United Rentals, Inc. (URI) reported second-quarter 2013 earnings of $1.12 per share, beating the Zacks Consensus Estimate of $1.01 and exceeding the prior-year quarter’s earnings of 66 cents per share.
On a reported basis, earnings were 78 cents per share compared with the prior-year quarter’s loss of 63 cents per share. Earnings in the reported quarter include RSC merger related costs along with restructuring and asset impairment charges.
Total revenue improved 22% year over year to $1.206 billion in the quarter. The year-over-year rise is mainly due to growth in the sales of rental equipment and an increase in equipment rentals. The results missed the Zacks Consensus Estimate of $1.228 billion.
Cost of sales increased to $735 million in the second quarter from $619 million in the year-ago quarter. Gross profit improved 26% year over year to $471 million. Consequently, gross margin expanded 240 basis points (bps) to 47% in the quarter.
Selling, general and administrative expenses went up 4% year over year to $152 million. Reported operating profit raised an impressive five-fold to $250 million. Adjusted operating profit went up 40% to $319 million in the quarter. Operating margin increased 350 bps to 26.5% in the quarter.
Adjusted EBITDA in the reported quarter improved 31% to $549 million from $418 million in the year-ago quarter. Time utilization increased 60 bps year over year to a record 67.9%. The size of the rental fleet was $7.7 billion as of Jun 30, 2013, compared with $7.23 billion as of Dec 31, 2012. The company also realized cost synergies of $60 million in the quarter from the RSC integration.
Revenues in the General Rentals segment increased 19% over year to $932 million in the reported quarter. Gross profit for the segment also increased 25% to $366 million in the second quarter from $293 million in the year-ago quarter.
Trench Safety, Power & HVAC segment’s revenues climbed 20% to $77 million in the quarter from $64 million in the year-ago quarter. Gross profit for the segment improved 20% to $36 million in the second quarter from $30 million in the year-ago quarter.
Cash and cash equivalents were $133 million as of Jun 30, 2013, compared with $106 million as of Dec 31, 2012. Long-term debt stood at $6.73 billion as of Jun 30, 2013, compared with $6.67 billion as of Dec 31, 2012.

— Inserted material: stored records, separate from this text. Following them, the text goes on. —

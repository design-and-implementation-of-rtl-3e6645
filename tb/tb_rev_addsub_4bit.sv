// tb_rev_addsub_4bit: exhaustive test of the adder/subtractor built as the
// four-gate, 4-bit example (WIDTH = 4, four JRC gates in a chain).
// Every combination of A, B, carry/borrow in and add/subtract mode (1024
// cases) is compared with integer arithmetic, and the testbench checks that
// the carry chain through the unit is four gates long.
module tb_rev_addsub_4bit;
  localparam int unsigned WIDTH = 4;
  logic [WIDTH-1:0] a, b, sum;
  logic cin, sub, cout;
  int checks = 0, failures = 0;
  int ref_v;

  rev_addsub #(.WIDTH(WIDTH)) dut (.a(a), .b(b), .cin(cin), .sub(sub),
                                   .sum(sum), .cout(cout));

  initial begin
    #100000;
    failures++;
    $display("watchdog expired");
    $display("TB_RESULT checks=%0d failures=%0d", checks, failures);
    $finish;
  end

  initial begin
    for (int m = 0; m < 2; m++)
      for (int ci = 0; ci < 2; ci++)
        for (int x = 0; x < 16; x++)
          for (int y = 0; y < 16; y++) begin
            a = x[3:0]; b = y[3:0]; cin = ci[0]; sub = m[0];
            #1;
            ref_v = m ? (x - y - ci) : (x + y + ci);
            checks++;
            if (sum !== ref_v[3:0] || cout !== (m ? (ref_v < 0) : ref_v[4])) begin
              failures++;
              $display("FAIL sub=%0d a=%0d b=%0d cin=%0d -> sum=%0d cout=%0b", m, x, y, ci, sum, cout);
            end
          end
    // One JRC gate per bit: instances g_bit[0..3].u_jrc exist, and the chain
    // is WIDTH gates long.
    checks++;
    if ($bits(dut.carry) != WIDTH + 1) begin
      failures++;
      $display("FAIL carry chain is %0d long", $bits(dut.carry));
    end
    $display("TB_RESULT checks=%0d failures=%0d", checks, failures);
    $finish;
  end
endmodule
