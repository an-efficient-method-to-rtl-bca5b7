# Low-area carry-select adder built from selection cells

A carry-select adder normally computes every result twice: one ripple-carry
adder assumes a carry-in of 0, a second assumes 1, and a multiplexer keeps
the right one when the real carry arrives. The second adder (or the
binary-to-excess-1 converter that often replaces it) is the cost of the
speed.

This adder removes both duplicated adders. For a single bit, the two
candidate results do not need an adder at all:

| carry-in | sum            | carry   |
|----------|----------------|---------|
| 0        | `a ^ b`        | `a & b` |
| 1        | `~(a ^ b)`     | `a \| b` |

So each bit needs one XOR, one inverter on the XOR output, one AND, one OR
and two 2:1 multiplexers. The incoming carry drives both multiplexer
selects, and the selected carry becomes the select of the next bit. The
RTL is the 8-bit adder of the published design, with the width as a
parameter.

## Modules

| module          | what it is                                                     |
|-----------------|----------------------------------------------------------------|
| `csla_proposed` | the top: `WIDTH` cells chained through their carry multiplexers |
| `csla_bit`      | one bit: the four candidate gates and two multiplexers         |
| `csla_mux2`     | 2:1 multiplexer in AND-OR-inverter form                        |

Everything is combinational. There is no clock, no reset and no register.

### `csla_proposed #(WIDTH = 8)`

| port   | dir | width   | meaning                          |
|--------|-----|---------|----------------------------------|
| `a`    | in  | `WIDTH` | first operand                    |
| `b`    | in  | `WIDTH` | second operand                   |
| `cin`  | in  | 1       | carry-in, select of bit 0        |
| `sum`  | out | `WIDTH` | sum                              |
| `cout` | out | 1       | carry out of the top bit         |

`{cout, sum} = a + b + cin`, unsigned.

### `csla_bit`

Ports `a`, `b`, `cin` in; `sum`, `cout` out. Its function is exactly a full
adder. Only the way it is built differs.

### `csla_mux2`

Ports `s`, `i0`, `i1` in; `o` out. `o = i0` when `s = 0`, `o = i1` when
`s = 1`.

## Timing: where the carry goes

The XOR, NOT, AND and OR gates of every bit depend only on the operands, so
they settle in parallel. After that, the carry moves through one
multiplexer per bit, from `cin` to `cout`. The critical path is the
operand gates of bit 0 and then `WIDTH` carry multiplexers.

In practice this makes the adder a ripple-carry adder whose full-adder cell
is a pair of multiplexers. Nothing skips ahead: bits are not grouped into
blocks with a shared select. The speed claim rests on the short
select-to-output path of a multiplexer. The name "carry select" refers to
each bit choosing between two precomputed results.

Under the unit-gate model used to size the design, every AND, OR and
inverter is 1 unit of area and 1 unit of delay. An XOR is 5 units of area
and 3 of delay. A 2:1 multiplexer is 4 units of area and 3 of delay. So one
carry step costs 3 units of delay.

## Area budget

Unit-gate counts for 8 bits, as claimed by the published design:

| 8-bit adder                                         | gate units |
|-----------------------------------------------------|------------|
| conventional carry-select (two ripple adders + muxes) | 265      |
| carry-select with binary-to-excess-1 converter      | 176        |
| this adder: 8 XOR (40) + 16 MUX (64) + 8 NOT + 8 AND + 8 OR | 128 |

The published design also reports 0.328 mW, 0.258 mW and 0.158 mW for the
three adders, from a transistor-level layout. The two comparison adders
appear here only as reference points. The RTL does not contain them. The
layout and power figures belong to the silicon, not to the RTL.

The published comparison table lists 8 multiplexers for this adder. Its
own gate list, its 128-unit total and its drawing of the adder all have two
multiplexers per bit, 16 in all. This RTL has 16.

## What follows the published design, and what is this RTL's choice

Taken from the published design:
- the one-bit truth table and the mapping of candidates to the carry-in
  value (XOR/AND for 0, inverted XOR/OR for 1);
- the inverter placed on the XOR output;
- the 8-bit arrangement, with each bit's selected carry driving the next
  bit's multiplexers;
- the multiplexer built from AND, OR and inverter gates, and its port names.

Chosen here:
- `WIDTH` as a parameter, defaulting to 8. The cell is meant to be cascaded
  to 4, 16 and 32 bits, and those sizes are tested.
- the multiplexer polarity (`s = 0` passes `i0`). The cell wires the
  carry-in-0 candidates to `i0`.
- no registers, clock or reset. None are described.

## Verification

Each testbench in `tb/` is self-checking. It prints
`TB_RESULT checks=N failures=M` and stops on a watchdog if it hangs.

| testbench          | what it covers                                              |
|--------------------|-------------------------------------------------------------|
| `tb_csla_mux2`     | all 8 input combinations                                     |
| `tb_csla_bit`      | all 8 rows of the one-bit truth table, held as a constant    |
| `tb_csla_proposed` | all 131072 combinations of `a`, `b`, `cin` at the default 8 bits |
| `tb_csla_widths`   | 4 bits exhaustive; 16 and 32 bits: corner cases + 20000 random vectors |

The references are computed as `a + b + cin` in the testbench, one bit
wider than the adder. `tb_csla_proposed` also counts each mechanism and
fails if one never happens:
- bit 0 selecting each candidate pair;
- a carry rippling through all eight selects (`a ^ b` all ones, `cin = 1`);
- a carry out of the top bit.

To run one with Verilator 5, from the directory that holds `rtl/` and `tb/`:

```
verilator --binary --timing --assert -y rtl +libext+.sv \
          --top-module tb_csla_proposed tb/tb_csla_proposed.sv
./obj_dir/Vtb_csla_proposed
```

Replace the top module and the file name to run another testbench. Lint
the RTL with `verilator --lint-only -Wall -y rtl +libext+.sv rtl/csla_proposed.sv`.

## Changing it

- Width: override `WIDTH` on `csla_proposed`. Delay grows linearly, one
  multiplexer per bit. For wide operands, consider grouping the cells into
  blocks whose carry-in is selected once. That is a classic carry-select
  arrangement, and it is not part of this design.
- Subtraction: invert `b` and set `cin = 1`. The adder needs no change.
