// csla_mux2 -- one-bit 2:1 multiplexer used twice in every cell of the
// proposed carry-select adder.
//
// Output o follows i0 while the select s is 0 and i1 while s is 1. It is
// written in the AND-OR-inverter form that the gate-count model of the design
// assumes (one inverter, two AND gates, one OR gate: area 4, delay 3 units).
// The structure follows the design's 2:1 multiplexer drawing; the port names
// S, I0, I1 and O are the drawing's own.
//
// Interface: s, i0, i1 -> o, all one bit. Purely combinational, no clock.
module csla_mux2 (
  input  logic s,
  input  logic i0,
  input  logic i1,
  output logic o
);

  logic s_n;

  always_comb begin
    s_n = ~s;
    o   = (s_n & i0) | (s & i1);
  end

endmodule
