// tb_csla_mux2 -- exhaustive self-check of the 2:1 multiplexer.
//
// Applies all eight combinations of s, i0 and i1, one per time step, and
// compares o with the selected input worked out here (i0 for s = 0, i1 for
// s = 1). A watchdog ends the run with a failure if it does not finish.
module tb_csla_mux2;

  logic s, i0, i1, o;
  int   checks   = 0;
  int   failures = 0;

  csla_mux2 u_dut (.s(s), .i0(i0), .i1(i1), .o(o));

  initial begin
    #1000;
    failures++;
    $display("watchdog expired");
    $display("TB_RESULT checks=%0d failures=%0d", checks, failures);
    $finish;
  end

  initial begin
    logic expected;
    for (int v = 0; v < 8; v++) begin
      {s, i1, i0} = 3'(v);
      #1;
      expected = s ? i1 : i0;
      checks++;
      if (o !== expected) begin
        failures++;
        $display("FAIL s=%b i0=%b i1=%b o=%b expected %b", s, i0, i1, o, expected);
      end
    end
    $display("TB_RESULT checks=%0d failures=%0d", checks, failures);
    $finish;
  end

endmodule
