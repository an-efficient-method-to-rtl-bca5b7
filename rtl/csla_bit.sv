// csla_bit -- one-bit cell of the proposed carry-select adder.
//
// Instead of two ripple-carry adders (one for carry-in 0, one for carry-in 1)
// the cell forms both candidate results directly from the operand bits:
//   carry-in 0: sum = a ^ b,      carry = a & b
//   carry-in 1: sum = ~(a ^ b),   carry = a | b
// Two 2:1 multiplexers, both selected by the incoming carry, pick the pair
// that applies. The sum inverter reuses the XOR output, so a cell costs one
// XOR, one NOT, one AND, one OR and two multiplexers.
//
// This structure and the selection rule (XOR/AND when the carry-in is 0,
// NOT/OR when it is 1) are the design's own. Building the multiplexers from
// the separate csla_mux2 cell is a choice of this implementation.
//
// Interface: a, b, cin -> sum, cout, all one bit. Purely combinational; the
// path from cin to cout is a single multiplexer.
module csla_bit (
  input  logic a,
  input  logic b,
  input  logic cin,
  output logic sum,
  output logic cout
);

  logic p;      // a ^ b, sum candidate for carry-in 0
  logic p_n;    // its inverse, sum candidate for carry-in 1
  logic g;      // a & b, carry candidate for carry-in 0
  logic t;      // a | b, carry candidate for carry-in 1

  always_comb begin
    p   = a ^ b;
    p_n = ~p;
    g   = a & b;
    t   = a | b;
  end

  csla_mux2 u_sum_mux (
    .s  (cin),
    .i0 (p),
    .i1 (p_n),
    .o  (sum)
  );

  csla_mux2 u_carry_mux (
    .s  (cin),
    .i0 (g),
    .i1 (t),
    .o  (cout)
  );

endmodule
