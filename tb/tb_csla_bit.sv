// tb_csla_bit -- exhaustive self-check of the one-bit carry-select cell.
//
// The expected sum and carry come from the cell's truth table, written out
// below as a constant (row index {cin, a, b}); they are not derived from the
// cell's gates. Each of the eight rows is applied for one time step. A
// watchdog ends the run with a failure if it does not finish.
module tb_csla_bit;

  logic a, b, cin, sum, cout;
  int   checks   = 0;
  int   failures = 0;

  // {sum, carry} for rows cin,a,b = 000 ... 111
  localparam logic [1:0] TRUTH [8] = '{
    2'b00, 2'b10, 2'b10, 2'b01,
    2'b10, 2'b01, 2'b01, 2'b11
  };

  csla_bit u_dut (.a(a), .b(b), .cin(cin), .sum(sum), .cout(cout));

  initial begin
    #1000;
    failures++;
    $display("watchdog expired");
    $display("TB_RESULT checks=%0d failures=%0d", checks, failures);
    $finish;
  end

  initial begin
    for (int v = 0; v < 8; v++) begin
      {cin, a, b} = 3'(v);
      #1;
      checks++;
      if ({sum, cout} !== TRUTH[v]) begin
        failures++;
        $display("FAIL cin=%b a=%b b=%b -> sum=%b carry=%b, expected sum=%b carry=%b",
                 cin, a, b, sum, cout, TRUTH[v][1], TRUTH[v][0]);
      end
    end
    $display("TB_RESULT checks=%0d failures=%0d", checks, failures);
    $finish;
  end

endmodule
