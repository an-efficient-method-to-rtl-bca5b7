// csla_proposed -- WIDTH-bit adder made of proposed carry-select cells.
//
// Each bit position holds one csla_bit. The external carry-in drives the two
// multiplexer selects of bit 0; the carry chosen by bit i drives the two
// selects of bit i+1, and the carry chosen by the top bit is cout. The
// operand-only logic of every bit (XOR, NOT, AND, OR) settles in parallel, so
// once the operands are stable the carry travels through one multiplexer per
// bit. With the default WIDTH of 8 the adder holds 8 XOR, 8 NOT, 8 AND, 8 OR
// and 16 multiplexers.
//
// The 8-bit arrangement and the carry chain through the multiplexer selects
// are the design's own; WIDTH as a parameter follows its statement that the
// same cell is cascaded into 8, 16 and 32-bit adders.
//
// Interface: a, b (WIDTH bits) and cin in; sum (WIDTH bits) and cout out,
// with {cout, sum} = a + b + cin. Purely combinational, no clock or reset.
module csla_proposed #(
  parameter int unsigned WIDTH = 8
) (
  input  logic [WIDTH-1:0] a,
  input  logic [WIDTH-1:0] b,
  input  logic             cin,
  output logic [WIDTH-1:0] sum,
  output logic             cout
);

  // carry[i] is the select of bit i; carry[WIDTH] leaves the adder.
  logic [WIDTH:0] carry;

  assign carry[0] = cin;

  for (genvar i = 0; i < WIDTH; i++) begin : g_bit
    csla_bit u_bit (
      .a    (a[i]),
      .b    (b[i]),
      .cin  (carry[i]),
      .sum  (sum[i]),
      .cout (carry[i+1])
    );
  end

  assign cout = carry[WIDTH];

endmodule
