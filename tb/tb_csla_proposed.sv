// tb_csla_proposed -- exhaustive end-to-end check of the adder at its
// default width.
//
// Every combination of a, b and cin (2^(2*WIDTH+1) vectors, 131072 for the
// default 8 bits) is applied for one time step and {cout, sum} is compared
// with a + b + cin computed here at full precision. The adder is left at its
// default parameters. Besides the result, the run counts how often each
// mechanism of the design was exercised and fails if one never was:
//   - bit 0 selecting the carry-in-0 pair (XOR/AND) and the carry-in-1 pair
//     (NOT/OR),
//   - a carry that ripples through the select of every bit from the carry-in
//     to cout (all bits propagate, cin = 1),
//   - a carry out of the top bit (cout = 1).
// A watchdog ends the run with a failure if it does not finish.
module tb_csla_proposed;

  localparam int unsigned W = 8;   // default width of csla_proposed

  logic [W-1:0] a, b, sum;
  logic         cin, cout;
  int   checks   = 0;
  int   failures = 0;
  int   n_sel0 = 0, n_sel1 = 0, n_full_ripple = 0, n_cout = 0;

  csla_proposed u_dut (.a(a), .b(b), .cin(cin), .sum(sum), .cout(cout));

  initial begin
    #(64'd1 << (2 * W + 2));
    failures++;
    $display("watchdog expired");
    $display("TB_RESULT checks=%0d failures=%0d", checks, failures);
    $finish;
  end

  initial begin
    logic [W:0] expected;
    for (longint v = 0; v < (64'd1 << (2 * W + 1)); v++) begin
      {cin, a, b} = (2 * W + 1)'(v);
      #1;
      expected = {1'b0, a} + {1'b0, b} + (W + 1)'(cin);
      checks++;
      if ({cout, sum} !== expected) begin
        failures++;
        if (failures <= 10)
          $display("FAIL a=%h b=%h cin=%b -> cout=%b sum=%h, expected %h",
                   a, b, cin, cout, sum, expected);
      end
      if (cin) n_sel1++; else n_sel0++;
      if (cin && ((a ^ b) == '1)) n_full_ripple++;
      if (cout) n_cout++;
    end
    $display("bit0 carry-in-0 selections=%0d carry-in-1 selections=%0d", n_sel0, n_sel1);
    $display("full-length carry ripples=%0d carry-outs=%0d", n_full_ripple, n_cout);
    if (n_sel0 == 0 || n_sel1 == 0 || n_full_ripple == 0 || n_cout == 0) begin
      failures++;
      $display("FAIL a mechanism was never exercised");
    end
    $display("TB_RESULT checks=%0d failures=%0d", checks, failures);
    $finish;
  end

endmodule
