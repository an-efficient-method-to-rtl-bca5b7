// tb_csla_widths -- the adder at the other widths the cell is cascaded to:
// 4, 16 and 32 bits.
//
// Three csla_proposed instances, one per width, share the same operand
// stream. The 4-bit adder is checked exhaustively (512 vectors); the 16 and
// 32-bit adders get corner cases (all-zero, all-one, alternating patterns,
// full-length carry ripple) followed by 20000 random vectors from $urandom.
// Each result is compared with a + b + cin computed here one bit wider than
// the adder. A watchdog ends the run with a failure if it does not finish.
module tb_csla_widths;

  localparam int NRAND = 20000;

  logic [3:0]  a4,  b4,  s4;
  logic [15:0] a16, b16, s16;
  logic [31:0] a32, b32, s32;
  logic        cin, co4, co16, co32;
  int checks   = 0;
  int failures = 0;
  int n_ripple16 = 0, n_ripple32 = 0;

  csla_proposed #(.WIDTH(4))  u_w4  (.a(a4),  .b(b4),  .cin(cin), .sum(s4),  .cout(co4));
  csla_proposed #(.WIDTH(16)) u_w16 (.a(a16), .b(b16), .cin(cin), .sum(s16), .cout(co16));
  csla_proposed #(.WIDTH(32)) u_w32 (.a(a32), .b(b32), .cin(cin), .sum(s32), .cout(co32));

  initial begin
    #100000;
    failures++;
    $display("watchdog expired");
    $display("TB_RESULT checks=%0d failures=%0d", checks, failures);
    $finish;
  end

  task automatic check_wide(input logic [31:0] x, input logic [31:0] y, input logic c);
    logic [16:0] e16;
    logic [32:0] e32;
    a16 = x[15:0]; b16 = y[15:0];
    a32 = x;       b32 = y;
    cin = c;
    #1;
    e16 = 17'(a16) + 17'(b16) + 17'(cin);
    e32 = 33'(a32) + 33'(b32) + 33'(cin);
    checks += 2;
    if ({co16, s16} !== e16) begin
      failures++;
      if (failures <= 10) $display("FAIL w16 a=%h b=%h cin=%b -> %b %h", a16, b16, cin, co16, s16);
    end
    if ({co32, s32} !== e32) begin
      failures++;
      if (failures <= 10) $display("FAIL w32 a=%h b=%h cin=%b -> %b %h", a32, b32, cin, co32, s32);
    end
    if (cin && (a16 ^ b16) == '1) n_ripple16++;
    if (cin && (a32 ^ b32) == '1) n_ripple32++;
  endtask

  initial begin
    logic [4:0] e4;
    a16 = '0; b16 = '0; a32 = '0; b32 = '0;
    // 4 bits: exhaustive
    for (int v = 0; v < 512; v++) begin
      {cin, a4, b4} = 9'(v);
      #1;
      e4 = 5'(a4) + 5'(b4) + 5'(cin);
      checks++;
      if ({co4, s4} !== e4) begin
        failures++;
        if (failures <= 10) $display("FAIL w4 a=%h b=%h cin=%b -> %b %h", a4, b4, cin, co4, s4);
      end
    end
    // 16 and 32 bits: corner cases
    for (int c = 0; c < 2; c++) begin
      check_wide(32'h0000_0000, 32'h0000_0000, 1'(c));
      check_wide(32'hFFFF_FFFF, 32'hFFFF_FFFF, 1'(c));
      check_wide(32'hFFFF_FFFF, 32'h0000_0000, 1'(c));
      check_wide(32'hAAAA_AAAA, 32'h5555_5555, 1'(c));
      check_wide(32'h5555_5555, 32'h5555_5555, 1'(c));
      check_wide(32'h8000_8000, 32'h8000_8000, 1'(c));
    end
    // random vectors
    for (int n = 0; n < NRAND; n++)
      check_wide($urandom, $urandom, 1'($urandom));
    $display("full-length ripples: 16-bit=%0d 32-bit=%0d", n_ripple16, n_ripple32);
    if (n_ripple16 == 0 || n_ripple32 == 0) begin
      failures++;
      $display("FAIL full-length carry ripple never exercised");
    end
    $display("TB_RESULT checks=%0d failures=%0d", checks, failures);
    $finish;
  end

endmodule
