Sent in raster order, a block puts pixel P0 and then P8 on the same eight
wires. Those pixels are eight columns apart and so only loosely related. The
scheduler instead sends each 8-pixel-wide column strip from top to bottom:

```
scheduled word:  0      1       2       ...  15        16     17      ...  31
pixels:          P0-7   P16-23  P32-39  ...  P240-247  P8-15  P24-31  ...  P248-255
```

Now the same wires carry vertically adjacent pixels on successive cycles.
Scheduled word *k* is raster word `(k mod 16)*2 + k/16`. For power-of-two
sizes this just swaps the two fields of the buffer address.

`pixel_scheduler` is a single 32-word buffer. With `TO_BUS=1` (write side)
it is written in raster order and read in scheduled order; with `TO_BUS=0`
(read side) the other way round. It fills completely, then drains
completely, so an unstalled block takes 32 + 32 cycles. A second buffer
would double the throughput but was not needed for correctness.

An 8x8 chroma block (`small_blk`) is exactly one strip wide on a 64-bit bus.
Its scheduled order is therefore its raster order, with each row directly
under the previous one, which is already the good order. Only the word count
changes, to 8. On a narrower bus the same input gives several strips, and
they are reordered like the luminance block.

## Gray coding and bit-level interleaving

With `gray_en`, each 8-bit pixel is sent as its Gray code,
`g[7] = b[7]`, `g[i] = b[i+1] ^ b[i]`. Pixel values that are close then
differ in few bits. The read side inverts it with the XOR chain
`b[i] = b[i+1] ^ g[i]`.

With `ilv_en`, the word is regrouped so that wire `8j + i` carries bit *j*
of pixel *i*. Wires 0..7 then carry the LSBs of the eight pixels,
wires 56..63 their MSBs. Same-weight bits of neighbouring pixels are
strongly correlated, so adjacent wires tend to switch together, which costs
no coupling energy. `bit_interleave` and `bit_deinterleave` are pure wire
permutations: a synthesised netlist of either has no cells at all.

The write side applies Gray coding first, then interleaving (`bus_encoder`);
the read side undoes them in the reverse order (`bus_decoder`). Both are one
register stage. For compressed data the top switches both steps off here,
because Gray coding then happens per coefficient inside the MHT codec, and
interleaving transformed coefficients does not help.

## Recompression: the MHT record

This is the least obvious part of the design.

With `comp_en`, each 8-pixel word is transformed by an 8-point modified
Hadamard transform (MHT) built from three stages of integer
average/difference butterflies (S-transform). Stage *s* pairs the two values
whose positions differ in bit *s*:

```
l = floor((a + b) / 2)      h = a - b                  (forward)
a = l + floor((h + 1) / 2)  b = a - h                  (inverse, exact)
```

Coefficient *Yk* took the difference in the stages named by the set bits of
*k*. So *Y0* is the block average (8 bits, unsigned), and *Yk* is a signed
value of `8 + popcount(k)` bits. The DC term is kept as it is. *Y1..Y7* are
arithmetically shifted right by the QP set's amounts:

| QP | Y1 | Y2 | Y3 | Y4 | Y5 | Y6 | Y7 | record bits | words / block |
|----|----|----|----|----|----|----|----|-------------|---------------|
| 0  | 0  | 0  | 0  | 0  | 0  | 0  | 0  | 76          | 38            |
| 1  | 1  | 1  | 2  | 1  | 2  | 2  | 3  | 64          | 32            |
| 2  | 2  | 2  | 3  | 2  | 3  | 3  | 4  | 57          | 29 (last word padded) |
| 3  | 3  | 3  | 4  | 3  | 4  | 4  | 5  | 50          | 25            |

An 8x8 chroma block has 8 records, i.e. 10, 8, 8 or 7 words for QP 0..3.

For QP > 0 the shift equals `popcount(k) + QP - 1`. So every AC coefficient
then fits in exactly `9 - QP` bits, and the record keeps only those bits.
Fields lie back to back, Y0 at bit 0 (`dm_pkg::field_w`, `field_off`,
`rec_len`). With `gray_en` each field is Gray coded over its own width,
treating the two's-complement bits as unsigned. QP 0 is lossless and
*longer* than the raw data (76 > 64 bits), because the transform grows the
word length. The decoder sign-extends each field and shifts it back left
(no rounding offset). It then runs the inverse butterflies and clamps to
0..255.

`coef_packer` appends records LSB-first to a bit accumulator and emits a
64-bit word whenever one is full. After a block's 32nd record it flushes the
remainder as a zero-padded word, so every block starts word-aligned.
`coef_unpacker` does the reverse and drops the padding after the 32nd
record. Records wider than the bus (QP 0) and narrower ones both flow at up
to one per cycle.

Cash provided by operating activities was $469 million as of Jun 30, 2013, compared with $88 million a year ago. For the second quarter 2013, total rental and non-rental capital expenditures were $763 million, compared with $472 million in the prior-year quarter.
United Rentals reiterated its adjusted EBITDA guidance for full year in the range of $2.25 billion - $2.35 billion. The company has reaffirmed its outlook for time utilization of around 68.0%. It has also retained the outlook of cost synergies on a run-rate basis in the band of $230 million-$250 million for fiscal 2013.
Greenwich, CT-based United Rentals is the largest equipment rental company in the world, with an integrated network of 830 rentals. The company offers for rent about 3,300 classes of equipment with a total original cost of $7.23 billion.
United Rentals currently retains a Zacks Rank #4 (Sell). Other companies in the building and construction industry with favorable Zacks Ranks are National Research Corp. (NRCIB), Aegion Corporation (AEGN) and USG Corporation (USG). While National Research holds a Zacks Rank #1 (Strong Buy), Aegion Corporation and USG Corporation carry a Zacks Rank #2 (Buy).